*PROMPT:*
Throughout the listing below, show every line in which "display" occurs.

*DATA EXTRACT:*
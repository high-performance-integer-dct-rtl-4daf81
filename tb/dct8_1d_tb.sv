// dct8_1d_tb: random 12-bit rows (and 8-bit pixel rows) through the 8-point
// DCT, each output checked one cycle later against a direct matrix product
// with K(m) = round(128 cos(m pi/16)), rounding and 12-bit clipping; also
// checked against the exact real DCT within the error bound of the
// 8-bit coefficient fractions.
module dct8_1d_tb;
  timeunit 1ns; timeprecision 1ps;
  import dct_ref_pkg::*;

  logic               clk = 0, rst_n = 0, in_valid = 0, out_valid;
  logic signed [11:0] x [8];
  logic signed [11:0] y [8];
  int checks = 0, failures = 0;
  int xs [8];

  dct8_1d dut (.clk(clk), .rst_n(rst_n), .in_valid(in_valid), .x(x),
                                   .out_valid(out_valid), .y(y));

  always #5 clk = ~clk;

  initial begin
    for (int i = 0; i < 8; i++) x[i] = '0;
    repeat (2) @(negedge clk);
    rst_n = 1;
    for (int t = 0; t < 2000; t++) begin
      @(negedge clk);
      in_valid = 1'b1;
      for (int i = 0; i < 8; i++) begin
        x[i] = (t % 2) ? 12'($urandom_range(0, 255)) : 12'($signed(11'($urandom)));
        xs[i] = int'(x[i]);
      end
      @(negedge clk);
      in_valid = 1'b0;
      checks++;
      if (!out_valid) failures++;
      for (int k = 0; k < 8; k++) begin
        real yr, tol;
        checks += 2;
        if (int'(y[k]) != ref_dct8(k, xs)) begin
          failures++;
          if (failures < 10) $display("k=%0d got=%0d exp=%0d", k, y[k], ref_dct8(k, xs));
        end
        yr = 0.0;
        tol = 1.5;
        for (int n = 0; n < 8; n++) tol += ((xs[n] < 0) ? -xs[n] : xs[n]) * 0.5 / 256.0;
        for (int n = 0; n < 8; n++)
          yr += ((k == 0) ? $sqrt(0.125) : 0.5) * $cos(PI * real'(k * (2 * n + 1)) / 16.0) * real'(xs[n]);
        if (yr < 2047.0 && yr > -2048.0 && (real'(y[k]) - yr > tol || yr - real'(y[k]) > tol)) begin failures++; if (failures < 10) $display("real k=%0d got=%0d yr=%f", k, y[k], yr); end
      end
    end
    $display("TB_RESULT checks=%0d failures=%0d", checks, failures);
    $finish;
  end

  initial begin
    #1000000;
    failures++;
    $display("TB_RESULT checks=%0d failures=%0d", checks, failures);
    $finish;
  end
endmodule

*SOLUTION BELOW:*
          if (failures < 10) $display("k=%0d got=%0d exp=%0d", k, y[k], ref_dct8(k, xs));
        if (yr < 2047.0 && yr > -2048.0 && (real'(y[k]) - yr > tol || yr - real'(y[k]) > tol)) begin failures++; if (failures < 10) $display("real k=%0d got=%0d yr=%f", k, y[k], yr); end
    $display("TB_RESULT checks=%0d failures=%0d", checks, failures);
    $display("TB_RESULT checks=%0d failures=%0d", checks, failures);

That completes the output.